START Data for this exercise

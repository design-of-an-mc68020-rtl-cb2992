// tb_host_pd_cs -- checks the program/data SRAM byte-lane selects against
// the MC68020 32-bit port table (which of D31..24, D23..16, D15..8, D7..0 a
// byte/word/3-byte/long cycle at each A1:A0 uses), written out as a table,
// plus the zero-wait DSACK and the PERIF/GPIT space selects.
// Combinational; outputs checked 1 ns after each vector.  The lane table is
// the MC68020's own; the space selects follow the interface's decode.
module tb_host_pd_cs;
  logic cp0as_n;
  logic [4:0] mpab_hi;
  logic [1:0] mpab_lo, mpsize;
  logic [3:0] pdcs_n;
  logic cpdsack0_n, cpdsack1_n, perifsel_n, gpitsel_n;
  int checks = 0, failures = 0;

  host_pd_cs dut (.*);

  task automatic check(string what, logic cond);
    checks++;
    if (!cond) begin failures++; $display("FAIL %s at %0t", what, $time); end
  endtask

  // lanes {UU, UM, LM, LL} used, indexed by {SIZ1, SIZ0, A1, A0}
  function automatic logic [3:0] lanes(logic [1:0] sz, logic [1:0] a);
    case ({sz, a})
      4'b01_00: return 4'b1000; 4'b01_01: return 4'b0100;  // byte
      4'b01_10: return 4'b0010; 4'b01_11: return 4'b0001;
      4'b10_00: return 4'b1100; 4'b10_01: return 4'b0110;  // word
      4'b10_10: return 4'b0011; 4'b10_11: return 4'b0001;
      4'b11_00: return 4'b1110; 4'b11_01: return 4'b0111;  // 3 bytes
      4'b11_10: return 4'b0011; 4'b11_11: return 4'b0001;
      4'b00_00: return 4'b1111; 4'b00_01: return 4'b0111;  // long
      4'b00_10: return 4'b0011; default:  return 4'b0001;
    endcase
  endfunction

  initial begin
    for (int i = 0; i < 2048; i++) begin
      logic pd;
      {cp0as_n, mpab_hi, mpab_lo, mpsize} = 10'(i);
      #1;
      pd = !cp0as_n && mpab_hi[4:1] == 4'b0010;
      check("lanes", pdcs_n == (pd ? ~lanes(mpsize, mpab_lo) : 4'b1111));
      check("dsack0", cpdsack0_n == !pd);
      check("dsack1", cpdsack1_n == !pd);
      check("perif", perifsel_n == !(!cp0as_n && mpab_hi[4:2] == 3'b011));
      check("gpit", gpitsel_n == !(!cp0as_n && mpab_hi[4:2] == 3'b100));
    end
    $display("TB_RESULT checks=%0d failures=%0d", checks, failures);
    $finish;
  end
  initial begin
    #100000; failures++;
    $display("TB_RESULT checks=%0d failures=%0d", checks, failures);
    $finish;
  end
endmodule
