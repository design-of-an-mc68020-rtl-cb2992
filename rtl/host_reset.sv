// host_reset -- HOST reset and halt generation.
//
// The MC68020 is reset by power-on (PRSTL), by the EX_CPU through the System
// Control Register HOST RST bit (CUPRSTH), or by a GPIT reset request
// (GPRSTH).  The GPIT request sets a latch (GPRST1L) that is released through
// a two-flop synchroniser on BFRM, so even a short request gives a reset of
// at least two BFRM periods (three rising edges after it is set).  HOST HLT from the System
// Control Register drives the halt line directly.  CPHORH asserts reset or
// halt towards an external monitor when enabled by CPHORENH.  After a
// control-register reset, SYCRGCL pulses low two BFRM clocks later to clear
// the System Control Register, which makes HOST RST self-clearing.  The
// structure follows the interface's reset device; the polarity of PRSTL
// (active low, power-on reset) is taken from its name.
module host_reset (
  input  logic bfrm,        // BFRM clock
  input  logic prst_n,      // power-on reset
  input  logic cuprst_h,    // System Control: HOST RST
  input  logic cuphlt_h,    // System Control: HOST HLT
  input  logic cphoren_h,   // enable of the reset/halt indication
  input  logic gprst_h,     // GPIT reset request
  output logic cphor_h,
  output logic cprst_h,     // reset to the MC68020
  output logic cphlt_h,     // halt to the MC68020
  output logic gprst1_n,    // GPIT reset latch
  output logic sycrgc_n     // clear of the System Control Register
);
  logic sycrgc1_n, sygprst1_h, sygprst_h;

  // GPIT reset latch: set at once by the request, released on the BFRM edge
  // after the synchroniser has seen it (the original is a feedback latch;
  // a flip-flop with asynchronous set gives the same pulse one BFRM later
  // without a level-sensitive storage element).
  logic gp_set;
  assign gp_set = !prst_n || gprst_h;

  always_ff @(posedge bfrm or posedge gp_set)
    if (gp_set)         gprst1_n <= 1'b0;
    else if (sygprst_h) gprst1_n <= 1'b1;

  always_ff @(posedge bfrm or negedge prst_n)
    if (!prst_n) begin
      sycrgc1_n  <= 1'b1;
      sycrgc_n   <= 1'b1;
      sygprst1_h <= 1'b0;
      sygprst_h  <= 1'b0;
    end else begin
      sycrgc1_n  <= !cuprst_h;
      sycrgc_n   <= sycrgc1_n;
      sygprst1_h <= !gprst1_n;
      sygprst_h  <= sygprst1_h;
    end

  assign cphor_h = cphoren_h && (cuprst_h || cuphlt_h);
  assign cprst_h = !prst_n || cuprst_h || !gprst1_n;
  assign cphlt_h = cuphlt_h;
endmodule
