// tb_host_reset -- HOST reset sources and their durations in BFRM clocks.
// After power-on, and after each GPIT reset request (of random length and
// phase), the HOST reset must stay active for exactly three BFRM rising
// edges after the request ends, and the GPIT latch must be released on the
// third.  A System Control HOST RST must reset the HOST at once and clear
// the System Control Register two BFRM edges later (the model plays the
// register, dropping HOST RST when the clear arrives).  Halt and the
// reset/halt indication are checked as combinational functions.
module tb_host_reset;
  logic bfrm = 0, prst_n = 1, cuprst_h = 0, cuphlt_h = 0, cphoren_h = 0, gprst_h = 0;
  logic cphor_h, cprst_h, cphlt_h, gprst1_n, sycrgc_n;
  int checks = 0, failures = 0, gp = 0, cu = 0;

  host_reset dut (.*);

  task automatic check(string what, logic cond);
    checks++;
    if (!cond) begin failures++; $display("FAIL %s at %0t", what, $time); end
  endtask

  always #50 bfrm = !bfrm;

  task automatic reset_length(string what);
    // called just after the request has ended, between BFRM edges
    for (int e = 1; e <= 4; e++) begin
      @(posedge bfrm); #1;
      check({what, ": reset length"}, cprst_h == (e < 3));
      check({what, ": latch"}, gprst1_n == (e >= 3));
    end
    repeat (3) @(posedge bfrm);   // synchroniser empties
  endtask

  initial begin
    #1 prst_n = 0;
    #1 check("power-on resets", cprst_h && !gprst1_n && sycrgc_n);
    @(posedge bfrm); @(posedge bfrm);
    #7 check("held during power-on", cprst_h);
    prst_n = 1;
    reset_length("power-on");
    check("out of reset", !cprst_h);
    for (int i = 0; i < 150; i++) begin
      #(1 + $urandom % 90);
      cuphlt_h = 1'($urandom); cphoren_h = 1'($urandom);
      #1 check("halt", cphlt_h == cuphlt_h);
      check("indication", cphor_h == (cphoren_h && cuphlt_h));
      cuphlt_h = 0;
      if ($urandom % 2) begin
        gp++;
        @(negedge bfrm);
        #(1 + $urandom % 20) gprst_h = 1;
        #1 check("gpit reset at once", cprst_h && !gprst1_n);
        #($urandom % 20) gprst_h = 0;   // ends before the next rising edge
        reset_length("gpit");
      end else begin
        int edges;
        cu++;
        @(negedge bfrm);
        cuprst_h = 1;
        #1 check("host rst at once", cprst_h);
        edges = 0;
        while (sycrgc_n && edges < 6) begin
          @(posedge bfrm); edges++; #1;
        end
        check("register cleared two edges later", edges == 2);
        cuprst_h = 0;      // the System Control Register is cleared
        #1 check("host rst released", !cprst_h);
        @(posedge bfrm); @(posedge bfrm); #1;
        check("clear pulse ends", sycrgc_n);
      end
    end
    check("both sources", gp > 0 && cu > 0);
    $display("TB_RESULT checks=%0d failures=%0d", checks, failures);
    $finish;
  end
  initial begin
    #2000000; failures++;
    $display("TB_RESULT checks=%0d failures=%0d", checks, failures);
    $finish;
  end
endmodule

END Data for this exercise

→ Exercise aim:
Where does the string "what" appear in the records above? Show every line that holds it.

→ Your solution:
  task automatic check(string what, logic cond);
    if (!cond) begin failures++; $display("FAIL %s at %0t", what, $time); end
  task automatic check(string what, logic cond);
    if (!cond) begin failures++; $display("FAIL %s at %0t", what, $time); end
  task automatic reset_length(string what);
      check({what, ": reset length"}, cprst_h == (e < 3));
      check({what, ": latch"}, gprst1_n == (e >= 3));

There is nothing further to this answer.